Knowledge-Based Prediction of Load-Carrying Capacity of RC Flat Slab through Neural Network and FEM

Abstract

The present research work aims to compare the results for predicting the ultimate response of Reinforced Concrete (RC) members using Current Design Codes (CDCs), an alternative method based on the Compressive Force Path (CFP) method, and Artificial Neural Network (ANN). For this purpose, the database of 145 samples of RC Flat Slab with the simple supported condition under concentrated load is developed from the latest published work. All the cases studied were Square Concrete Slabs (SCS). The critical parameters used as input for the study were column dimension, cs, depth of the slab, ds, shear span ratio, $a_{vs}/d$ , longitudinal percentage steel ratio, ρls, yield strength of longitudinal steel, fyls, the compressive strength of concrete, fcs, and ultimate load-carrying capacity, Vus.
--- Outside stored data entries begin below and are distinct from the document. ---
// control_hs: control box of the high-speed ROM ("feet" option). The ROM is
// split into two precharge half-buffers, DECODE and ROM, linked by the Decode
// channel whose acknowledge is x^e:
//   DECODE: *[[In^v & Decode^v]; In^e-; [~x^e]; decodep_-;
//             [~In^v & ~Decode^v]; In^e+; [x^e]; decodep_+]
//   ROM:    *[[Decode^v & Out^v]; x^e-; [~Out^e]; romp_-;
//             [~Decode^v & ~Out^v]; x^e+; [Out^e]; romp_+]
// which needs just four two-input C-elements:
//   In^e     = ~C(In^v, Decode^v)      x^e   = ~C(Decode^v, Out^v)
//   decodep_ =  C(In^e, x^e)           romp_ =  C(x^e, Out^e)
// The split adds one place of slack: In^e can return high, and the next input
// arrive, while the ROM half still holds the previous output. Because
// romp_ may fall while a word line is still high, the ROM array needs its
// foot (bigromp).
// Inputs: the completion signals In^v, Decode^v, Out^v and the combined output
// enable Out^e. Outputs: In^e (shared enable of all input channels), x^e,
// decodep_, romp_ (both active-low precharge). rst_n (active low, this
// design's addition) holds decodep_ and romp_ low, so both planes precharge,
// and both enables high. No clock.
// The feedback between the C-elements is reported as circular logic by lint;
// the loops are the handshake itself and stand.
module control_hs (
  input  logic rst_n,
  input  logic in_v,
  input  logic dec_v,
  input  logic out_v,
  input  logic out_e,
  output logic in_e,
  output logic x_e,
  output logic decodep_,
  output logic romp_
);

  logic c_in, c_x;

  c_element #(.N(2), .RST_VAL(1'b0)) u_cin (.rst_n(rst_n), .in({in_v, dec_v}), .out(c_in));
  c_element #(.N(2), .RST_VAL(1'b0)) u_cx  (.rst_n(rst_n), .in({dec_v, out_v}), .out(c_x));

  assign in_e = ~c_in;
  assign x_e  = ~c_x;

  c_element #(.N(2), .RST_VAL(1'b0)) u_cdp (.rst_n(rst_n), .in({in_e, x_e}),  .out(decodep_));
  c_element #(.N(2), .RST_VAL(1'b0)) u_crp (.rst_n(rst_n), .in({x_e, out_e}), .out(romp_));

endmodule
Seven ANN models were trained using different combinations of input parameters and different points of hidden neurons with different activation functions. The results exhibited that SCS-4 was the most optimized ANN model, having the maximum value of R (89%) with the least values of MSE (0.62%) and MAE (6.2%). It did not only reduce the error but also predicted accurate results with the least quantity of input parameters. The predictions obtained from the studied models (i.e., CDCs, CFP, and ANN) exhibited that results obtained using the ANNs model correlated well with the experimental data. Furthermore, the FEM results for the selected cases show the closer result to the ANN predictions.